■ **What to work on**
Please set down the records below exactly as they appear.

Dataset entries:
▼

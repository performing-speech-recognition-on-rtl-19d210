// delta_buffer: stores the path costs of every state of every HMM for all
// FILES speech files between frames, so the three files can be interleaved
// in one decoder. Entry file*N_HMM + hmm holds the three states of one HMM.
// Simple dual-port RAM: one write and one registered read (latency 1) per
// cycle. The published design gives its purpose; the organisation is this design's.
module delta_buffer
  import hmm_pkg::*;
#(
  parameter int N_HMM = 49,
  localparam int MW = (N_HMM > 1) ? $clog2(N_HMM) : 1,
  localparam int AW = $clog2(FILES * N_HMM)
) (
  input  logic          clk,
  input  logic          we,
  input  logic [1:0]    wr_file,
  input  logic [MW-1:0] wr_hmm,
  input  tri_cost_t     wr_data,
  input  logic          rd_en,
  input  logic [1:0]    rd_file,
  input  logic [MW-1:0] rd_hmm,
  output tri_cost_t     rd_data
);
  tri_cost_t mem [FILES * N_HMM];
  logic [AW-1:0] wa, ra;
  assign wa = AW'(wr_file) * AW'(N_HMM) + AW'(wr_hmm);
  assign ra = AW'(rd_file) * AW'(N_HMM) + AW'(rd_hmm);

  always_ff @(posedge clk) begin
    if (we) mem[wa] <= wr_data;
    if (rd_en) rd_data <= mem[ra];
  end
endmodule
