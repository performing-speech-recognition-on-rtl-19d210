// tb_delta_buffer: fills all files' path-cost entries, then random reads and
// overwrites with read-back comparison (latency 1).
module tb_delta_buffer;
  import hmm_pkg::*;
  localparam int N = 7;
  logic clk = 0, we = 0, rd_en = 0;
  logic [1:0] wr_file = 0, rd_file = 0;
  logic [2:0] wr_hmm = 0, rd_hmm = 0;
  tri_cost_t wr_data = '0, rd_data;
  tri_cost_t ref_d [3][N];
  int checks = 0, failures = 0;

  delta_buffer #(.N_HMM(N)) dut (.clk, .we, .wr_file, .wr_hmm, .wr_data, .rd_en, .rd_file, .rd_hmm, .rd_data);
  always #5 clk = ~clk;

  initial begin
    repeat (5000) @(posedge clk);
    failures++;
    $display("TB_RESULT checks=%0d failures=%0d", checks, failures);
    $finish;
  end

  task automatic wr(int f, int m);
    @(negedge clk);
    we = 1; wr_file = 2'(f); wr_hmm = 3'(m);
    wr_data = {$urandom, $urandom, $urandom};
    ref_d[f][m] = wr_data;
    @(negedge clk); we = 0;
  endtask

  initial begin
    for (int f = 0; f < 3; f++) for (int m = 0; m < N; m++) wr(f, m);
    for (int k = 0; k < 300; k++) begin
      int f, m;
      f = $urandom % 3; m = $urandom % N;
      if (k % 3 == 0) wr(f, m);
      @(negedge clk);
      rd_en = 1; rd_file = 2'(f); rd_hmm = 3'(m);
      @(negedge clk);
      rd_en = 0;
      checks++;
      if (rd_data != ref_d[f][m]) failures++;
    end
    $display("TB_RESULT checks=%0d failures=%0d", checks, failures);
    $finish;
  end
endmodule
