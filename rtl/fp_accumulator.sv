// fp_accumulator: sums the ELEMS weighted terms that make up one state's
// negative log observation probability.
//
// A term is accepted every cycle. `first` marks the first term of a state:
// the running sum restarts from that term instead of adding to the old sum,
// so back-to-back states need no idle cycle. When `last` is set the
// completed sum is presented on `sum` with `sum_valid` one cycle later,
// together with the tag (the state index) that came with the last term.
// The add is done in a single cycle so that the feedback path keeps a
// throughput of one term per cycle; the published design says only that the terms
// go to an accumulator.
module fp_accumulator
  import hmm_pkg::*;
#(
  parameter int TAG_W = 8
) (
  input  logic             clk,
  input  logic             rst_n,
  input  logic             in_valid,
  input  logic             first,
  input  logic             last,
  input  logic [TAG_W-1:0] in_tag,
  input  fp_t              term,
  output logic             sum_valid,
  output logic [TAG_W-1:0] sum_tag,
  output fp_t              sum
);
  fp_t acc;
  fp_t acc_next;

  always_comb acc_next = first ? term : fp_add(acc, term);

  always_ff @(posedge clk or negedge rst_n) begin
    if (!rst_n) begin
      acc       <= '0;
      sum_valid <= 1'b0;
      sum_tag   <= '0;
      sum       <= '0;
    end else begin
      sum_valid <= in_valid && last;
      if (in_valid) begin
        acc <= acc_next;
        if (last) begin
          sum     <= acc_next;
          sum_tag <= in_tag;
        end
      end
    end
  end
endmodule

▲

■ **Problem solution**
repository performing-speech-recognition-on-rtl-19d210
// delta_buffer: stores the path costs of every state of every HMM for all
// FILES speech files between frames, so the three files can be interleaved
// in one decoder. Entry file*N_HMM + hmm holds the three states of one HMM.
// Simple dual-port RAM: one write and one registered read (latency 1) per
// cycle. The published design gives its purpose; the organisation is this design's.
module delta_buffer
  import hmm_pkg::*;
#(
  parameter int N_HMM = 49,
  localparam int MW = (N_HMM > 1) ? $clog2(N_HMM) : 1,
  localparam int AW = $clog2(FILES * N_HMM)
) (
  input  logic          clk,
  input  logic          we,
  input  logic [1:0]    wr_file,
  input  logic [MW-1:0] wr_hmm,
  input  tri_cost_t     wr_data,
  input  logic          rd_en,
  input  logic [1:0]    rd_file,
  input  logic [MW-1:0] rd_hmm,
  output tri_cost_t     rd_data
);
  tri_cost_t mem [FILES * N_HMM];
  logic [AW-1:0] wa, ra;
  assign wa = AW'(wr_file) * AW'(N_HMM) + AW'(wr_hmm);
  assign ra = AW'(rd_file) * AW'(N_HMM) + AW'(rd_hmm);

  always_ff @(posedge clk) begin
    if (we) mem[wa] <= wr_data;
    if (rd_en) rd_data <= mem[ra];
  end
endmodule
repository performing-speech-recognition-on-rtl-19d210
// tb_delta_buffer: fills all files' path-cost entries, then random reads and
// overwrites with read-back comparison (latency 1).
module tb_delta_buffer;
  import hmm_pkg::*;
  localparam int N = 7;
  logic clk = 0, we = 0, rd_en = 0;
  logic [1:0] wr_file = 0, rd_file = 0;
  logic [2:0] wr_hmm = 0, rd_hmm = 0;
  tri_cost_t wr_data = '0, rd_data;
  tri_cost_t ref_d [3][N];
  int checks = 0, failures = 0;

  delta_buffer #(.N_HMM(N)) dut (.clk, .we, .wr_file, .wr_hmm, .wr_data, .rd_en, .rd_file, .rd_hmm, .rd_data);
  always #5 clk = ~clk;

  initial begin
    repeat (5000) @(posedge clk);
    failures++;
    $display("TB_RESULT checks=%0d failures=%0d", checks, failures);
    $finish;
  end

  task automatic wr(int f, int m);
    @(negedge clk);
    we = 1; wr_file = 2'(f); wr_hmm = 3'(m);
    wr_data = {$urandom, $urandom, $urandom};
    ref_d[f][m] = wr_data;
    @(negedge clk); we = 0;
  endtask

  initial begin
    for (int f = 0; f < 3; f++) for (int m = 0; m < N; m++) wr(f, m);
    for (int k = 0; k < 300; k++) begin
      int f, m;
      f = $urandom % 3; m = $urandom % N;
      if (k % 3 == 0) wr(f, m);
      @(negedge clk);
      rd_en = 1; rd_file = 2'(f); rd_hmm = 3'(m);
      @(negedge clk);
      rd_en = 0;
      checks++;
      if (rd_data != ref_d[f][m]) failures++;
    end
    $display("TB_RESULT checks=%0d failures=%0d", checks, failures);
    $finish;
  end
endmodule
filename rtl/fp_accumulator.sv
// fp_accumulator: sums the ELEMS weighted terms that make up one state's
// negative log observation probability.
//
// A term is accepted every cycle. `first` marks the first term of a state:
// the running sum restarts from that term instead of adding to the old sum,
// so back-to-back states need no idle cycle. When `last` is set the
// completed sum is presented on `sum` with `sum_valid` one cycle later,
// together with the tag (the state index) that came with the last term.
// The add is done in a single cycle so that the feedback path keeps a
// throughput of one term per cycle; the published design says only that the terms
// go to an accumulator.
module fp_accumulator
  import hmm_pkg::*;
#(
  parameter int TAG_W = 8
) (
  input  logic             clk,
  input  logic             rst_n,
  input  logic             in_valid,
  input  logic             first,
  input  logic             last,
  input  logic [TAG_W-1:0] in_tag,
  input  fp_t              term,
  output logic             sum_valid,
  output logic [TAG_W-1:0] sum_tag,
  output fp_t              sum
);
  fp_t acc;
  fp_t acc_next;

  always_comb acc_next = first ? term : fp_add(acc, term);

  always_ff @(posedge clk or negedge rst_n) begin
    if (!rst_n) begin
      acc       <= '0;
      sum_valid <= 1'b0;
      sum_tag   <= '0;
      sum       <= '0;
    end else begin
      sum_valid <= in_valid && last;
      if (in_valid) begin
        acc <= acc_next;
        if (last) begin
          sum     <= acc_next;
          sum_tag <= in_tag;
        end
      end
    end
  end
endmodule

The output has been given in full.